Titik-titik yang dianggap rawan kemacetan, kecelakan, dan longsor antara lain di Jawa Barat seperti Nagreg, Tasikmalaya, Ciamis, Puncak, Cisarua, Lembang, serta tol Cipali dan jalur Pantura.
Sekitar kawasan rest area yang berada di tol maupun di jalan raya pun tergolong sebagai titik rawan mengingat banyaknya pemudik yang akan memadati rest area untuk beristirahat sehingga rawan menimbulkan macet.

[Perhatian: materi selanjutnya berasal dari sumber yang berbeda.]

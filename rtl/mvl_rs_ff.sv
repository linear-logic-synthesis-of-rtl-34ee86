// mvl_rs_ff: k-valued asynchronous RS flip-flop built as a ring of K linear
// logic elements (mvl_gate), the multi-valued counterpart of the cross-coupled
// NAND (NOR) latch.
//
// Structure (as published): element j has the external input x[j] on one
// input and the previous element's output on the other; the last element's
// output Q is fed back to the first element. For K = 3 the inputs are
// x[0] = S, x[1] = SR, x[2] = R and the outputs n[0] = Q-bar,
// n[1] = Q-double-bar, n[2] = Q. Every element computes min(x, n) (+) i with
// the flip-flop's own setting i, so going once round the ring rotates by
// K*i = 0 (mod K) and the stored level is stable. With OP_MIN the hold level
// of all inputs is K-1 and lowering one input writes; with OP_MAX the hold
// level is 0. From a state, a single input moves Q to levels determined by
// its value and i; e.g. for K = 3, i = 1 and state 1, S can only take the
// flip-flop to 0 while SR can take it to 0 or 2.
//
// Loop model (this design's choice): a combinational loop cannot be
// simulated or synthesised reliably, so all K ring nodes are registered.
// On each clk edge the K elements are evaluated once in ring order, starting
// from the registered Q, and the new node values are stored. A write through
// the first element reaches all outputs one clock after the inputs change;
// a write through a later element may need a second pass round the ring,
// i.e. a second clock. settled is 1
// when one more pass would change nothing; an input pattern for which the
// ring has no fixed point keeps changing and holds settled at 0. Reset
// (rst_n low at a clk edge, synchronous) clears every node; with hold
// inputs the nodes are consistent one clock later, with Q = 0.
//
// Interface: x, n are arrays of K levels; i and q are levels; all levels are
// $clog2(K)-bit numbers below K.
module mvl_rs_ff
  import mvl_pkg::*;
#(
  parameter int        K            = 3,
  parameter mvl_op_e   OP           = OP_MIN,
  parameter bit        ROT_AT_INPUT = 1'b0,
  parameter mvl_form_e FORM         = FORM_DIFF,
  localparam int       W            = $clog2(K)
) (
  input  logic         clk,
  input  logic         rst_n,
  input  logic [W-1:0] i,
  input  logic [W-1:0] x [K],
  output logic [W-1:0] n [K],
  output logic [W-1:0] q,
  output logic         settled
);

  logic [W-1:0] n_r    [K];
  logic [W-1:0] n_next [K];
  logic [W-1:0] chain  [K+1];  // chain[0] is the registered feedback Q

  assign chain[0] = n_r[K-1];

  for (genvar j = 0; j < K; j++) begin : g_el
    mvl_gate #(
      .K(K), .OP(OP), .ROT_AT_INPUT(ROT_AT_INPUT), .ROT_NEG(1'b0), .FORM(FORM)
    ) u_el (
      .x1(x[j]),
      .x2(chain[j]),
      .i (i),
      .y (chain[j+1])
    );
    assign n_next[j] = chain[j+1];
  end

  always_ff @(posedge clk) begin
    if (!rst_n) begin
      for (int j = 0; j < K; j++) n_r[j] <= '0;
    end else begin
      n_r <= n_next;
    end
  end

  always_comb begin
    settled = 1'b1;
    for (int j = 0; j < K; j++) if (n_next[j] != n_r[j]) settled = 1'b0;
  end

  assign n = n_r;
  assign q = n_r[K-1];

endmodule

"Makanya jalan masuk ke rest area kita buat tiga lapis karena kalau tidak bisa-bisa nanti macet. Ada pagar betis juga untuk jam rawan yaitu saat buka puasa," terang Yusri.
Untuk membantu pemudik mengisi bahan bakar jika tidak bisa mencapai SPBU, dia mengatakan bahwa kepolisian sudah berkoordinasi dengan Pertamina untuk menjual bahan bakar ukuran lima sampai sepuluh liter dalam kemasan kaleng dengan sepeda motor yang bisa dibeli oleh pemudik ketika berada di jalan.